> _Data for this exercise_
★ ★ ★

# Matrix-vector multiplication with MUX-based Vedic multipliers

This RTL multiplies an image-sized matrix by a filter vector with one
multiply-accumulate unit. What sets it apart is its multiplier. It has no array
of AND gates and carry-save adders. Small products come from multiplexers
whose data inputs already hold every multiple of one operand, and the other
operand picks one of them. Larger products are put together from these small
ones by the "vertically and crosswise" (Urdhva Tiryakbhyam) scheme of Vedic
arithmetic. The default configuration multiplies a 1028 x 28 matrix of 8-bit
unsigned elements by a 28 x 1 vector. A 16x16 multiplier built the same way
sits beside it.

All of the arithmetic is unsigned and all multipliers are purely
combinational. The only registers are in the matrix-vector engine.

## The MUX multipliers

A multiplier with a 2-bit operand `a` needs only four possible results for a
given `b`: 0, b, 2b and 3b. `mux_mult_s2` builds those four on the data lines
of a 4:1 multiplexer:

| select `a` | line contents      |
|-----------:|--------------------|
| 00         | 0                  |
| 01         | b                  |
| 10         | b << 1             |
| 11         | b + (b << 1)       |

The only adder is the one for 3b. `BW` sets the width of `b`. It is 2 for the
2x2 multiplier and 3 for the 3x2 one. The output is `BW+2` bits.

`mux_mult_s3` does the same with a 3-bit select and an 8:1 multiplexer. Its
lines hold 0, b, 2b, 3b = b+2b, 4b, 5b = b+4b, 6b = 2b+4b and 7b = b+2b+4b,
each built from the shifts by one and by two. Its output is `BW+3` = 6 bits.

## The 8x8 multiplier: digits of mixed size

This is the least obvious part of the design. `vedic_mult8x8` treats each
8-bit operand as a three-digit number with digits of 2, 3 and 3 bits:

```
a = A:B:C = a[7:6] a[5:3] a[2:0]      weights 2^6, 2^3, 2^0
b = D:E:F = b[7:6] b[5:3] b[2:0]
```

The product is the sum of the nine digit products, each weighted by the sum
of its digits' weights. Digit products of equal weight form a column:

| column | weight | digit products    | sub-multipliers | result bits |
|-------:|-------:|-------------------|-----------------|-------------|
| 1      | 2^0    | C*F               | 3x3             | R2..R0      |
| 2      | 2^3    | E*C, B*F          | 3x3, 3x3        | R5..R3      |
| 3      | 2^6    | D*C, B*E, A*F     | 3x2, 3x3, 3x2   | R8..R6      |
| 4      | 2^9    | B*D, A*E          | 3x2, 3x2        | R11..R9     |
| 5      | 2^12   | A*D               | 2x2             | R15..R12    |

All nine digit products are formed at once: one 2x2, four 3x2 and four 3x3
MUX multipliers. Then four adders work up the columns. Each column's sum
keeps its low three bits as result bits. The rest (sum >> 3) is the carry
added into the next column. The column widths in the RTL fit the largest
possible sum:

- column 2 is at most 49+49+7 = 105
- column 3 is at most 21+49+21+13 = 104
- column 4 is at most 21+21+13 = 55
- column 5 is at most 9+6 = 15, which fits in its four bits, so no carry leaves the product

The carry chain runs through four short adders instead of the 16-bit ripple
of an array multiplier. That chain is the critical path.

For a 3x2 product the 2-bit digit is the mux select. For a 3x3 product the
digit of `a` is the select.

## The 16x16 multiplier

`vedic_mult16x16` applies the same crosswise scheme with 8-bit digits.
`a = aH:aL` and `b = bH:bL`. Four `vedic_mult8x8` instances form aL*bL,
aL*bH, aH*bL and aH*bH. Two adders combine them:

- `r[7:0]` is the low byte of aL*bL.
- The middle sum is aL*bH + aH*bL + the high byte of aL*bL. It is 18 bits wide. Its low byte is `r[15:8]`.
- `r[31:16]` is aH*bH plus the middle sum's bits above bit 7.

## The matrix-vector engine

`matvec_engine` computes G = A x C. A is ROWS x COLS and C is COLS x 1. It
never stores A. A is streamed through once, so the only memories are the
vector register and a result RAM of one word per row.

```
data_in --+--> coef_shift_reg (C, rotating) --head--+
          |                                         v
          +--> a register ------------------> vedic_mult8x8 --> + --> G register --> result_ram[row]
                                                                ^          |            |
                                                                +----------+         data_out
```

### Interface

Everything is synchronous to `clk`. `rst` is a synchronous, active-high reset.

1. Pulse `start` for one cycle. This clears the row and index counters and `done`.
2. Offer the COLS vector elements c1..cCOLS on `data_in`. A word is taken on every cycle with `in_valid` high. The vector shifts into `coef_shift_reg`.
3. Offer the ROWS*COLS matrix elements in row order: a(1,1)..a(1,COLS), then a(2,1), and so on. Idle cycles (`in_valid` low) may fall anywhere. There is no back-pressure: every valid word is taken.
4. `done` goes high when the last row's result has been written. It stays high until the next `start`. `busy` is high from `start` until `done`.
5. Read results at any time: set `rd_addr` to a row number and `data_out` holds that row's dot product one cycle later.

Words offered while the engine is idle are ignored, and so are words after the
last matrix element. `row` and `index` give the position of the next expected
matrix word.

### Timing

- A matrix word taken at clock edge t is in the `a` register after edge t.
- At edge t+1 its product with the vector element is added into G. The vector register rotates at the same edge, so the next element is presented.
- The first element of a row replaces G rather than adding to it. So rows follow each other with no clear cycle.
- After a row's last element, G is written into the RAM at edge t+2. By then the next row is already accumulating.
- `done` rises at the same edge as the last row's write.

With no idle cycles, an operation takes COLS + ROWS*COLS + 1 clock edges from
the first word taken to `done`. That is 28,813 edges at the default size.

### Sizes

| parameter | default | meaning |
|-----------|---------|---------|
| `DW`      | 8       | element width; 16 switches the MAC to the 16x16 multiplier |
| `ROWS`    | 1028    | matrix rows = result RAM words |
| `COLS`    | 28      | matrix columns = vector length |
| `ACC_W`   | 21      | accumulator and result width, 2*DW + clog2(COLS); it cannot overflow |

The defaults live in `mvm_pkg`. The result RAM holds 1028 x 21 bits and maps
onto block RAM: reset clears only its read register.

## Top level

`mux_vedic_top` holds the engine and, next to it, a `vedic_mult16x16` on its
own ports (`m16_a`, `m16_b` -> `m16_r`). The 16x16 multiplier is a deliverable
of its own, not part of the matrix datapath, whose elements are 8 bits.

## Where this RTL goes beyond, or departs from, its source description

The multiplier structures are the ones described: the mux lines, the digit
grouping, the assignment of sub-multipliers to digit pairs, and the adder
chains of both the 8x8 and the 16x16. So is the datapath of the matrix unit:
serial vector, multiplier, adder, accumulator register and result RAM. The
following are this design's own choices or readings:

- **Mux line contents for the 3x3.** The 3x, 6x and 7x lines use the shifts by one and two that the arithmetic needs.
- **Exact output widths.** The 3x3 block has a 6-bit output, the exact product width; a wider output would only carry zeros. In the 16x16, the middle field is r15..r8.
- **Operand roles.** The description leaves open which operand drives the select inside the 8x8. The choice here makes no difference to the result.
- **Engine protocol.** The whole control and interface were designed here: vector-then-matrix loading, `in_valid`, `start`/`busy`/`done`, the read port, the first-element restart of the accumulator and the rotating vector register. The source gives only the datapath. It also shows signals named `rd_wr` and `raw` in a simulation trace; neither is reproduced.
- **Result RAM depth.** The RAM has 1028 words, one per row of the 1028 x 28 workload. A drawing of the same RAM numbers its last entry 1024.
- **Accumulator width.** 21 bits, sized here so that no dot product overflows.
- **Generality.** The multiplier "of any MxN size" is only claimed in general terms. Only the 2x2, 3x2, 3x3, 8x8 and 16x16 sizes are built, and `mac_unit` accepts `DW` = 8 or 16 only.

No timing or area figures are claimed for this RTL. The critical path is
combinational: the mux multipliers, then the column adders, then the
accumulator adder. It is not pipelined.

## Verification

Every module has a self-checking testbench in `tb/`. Each one prints
`TB_RESULT checks=N failures=M` and has a cycle watchdog.

| testbench | what it covers |
|-----------|----------------|
| `tb_mux_mult_s2` | 2x2 truth table; 2x2 and 3x2 exhaustively |
| `tb_mux_mult_s3` | 3x3 exhaustively |
| `tb_vedic_mult8x8` | reference pairs (255*255 = 65025, 170*85 = 14450, 240*80 = 19200, 252*87 = 21924), then all 65,536 pairs |
| `tb_vedic_mult16x16` | 64 corner pairs and 200,000 random pairs |
| `tb_coef_shift_reg` | reset, serial load, three full rotations, hold, reload |
| `tb_mac_unit` | random and maximum dot products with DW = 8 and DW = 16 |
| `tb_result_ram` | fill, random reads, reads during writes, reset of the read register |
| `tb_matvec_engine` | 7 x 4 matrix: back-to-back and gapped streams, maximum operands, ignored words, exact latency and length |
| `tb_matvec_engine_w16` | the same with 16-bit elements (5 x 6 matrix), exercising the 16x16 multiplier inside the MAC |
| `tb_mux_vedic_top` | full 1028 x 28 size, end to end (see below) |

`tb_mux_vedic_top` runs the full default size, end to end. It does two
complete operations, back to back and then with random gaps and maximum-value
rows. It checks all 1028 results each time and the exact operation length,
and tests the 16x16 multiplier on every cycle. It counts how often each
mechanism occurred: vector loads, completed rows, idle gaps, back-to-back
words, maximum rows, restart after done, ignored words and 16x16 products.

To run one testbench with Verilator:

```
verilator --binary --timing --assert -Irtl -Itb rtl/mvm_pkg.sv tb/tb_mux_vedic_top.sv \
          --top-module tb_mux_vedic_top -Mdir obj && ./obj/Vtb_mux_vedic_top
```

Run it from the folder that holds `rtl/` and `tb/`. Substitute any other
testbench name. The full-size run takes a couple of seconds.

## Files

- `rtl/mvm_pkg.sv`: default sizes and the accumulator width function
- `rtl/mux_mult_s2.sv`, `rtl/mux_mult_s3.sv`: the 4:1 and 8:1 MUX multipliers
- `rtl/vedic_mult8x8.sv`, `rtl/vedic_mult16x16.sv`: the crosswise multipliers
- `rtl/coef_shift_reg.sv`, `rtl/mac_unit.sv`, `rtl/result_ram.sv`: the engine's datapath parts
- `rtl/matvec_engine.sv`: the engine with its control
- `rtl/mux_vedic_top.sv`: the top level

★ ★ ★

> _Exercise objective_
In the entries above, identify every line with the string "products".

> _Reply_
of AND gates and carry-save adders. Small products come from multiplexers
operand picks one of them. Larger products are put together from these small
The product is the sum of the nine digit products, each weighted by the sum
of its digits' weights. Digit products of equal weight form a column:
| column | weight | digit products    | sub-multipliers | result bits |
All nine digit products are formed at once: one 2x2, four 3x2 and four 3x3
| `tb_mac_unit` | random and maximum dot products with DW = 8 and DW = 16 |
words, maximum rows, restart after done, ignored words and 16x16 products.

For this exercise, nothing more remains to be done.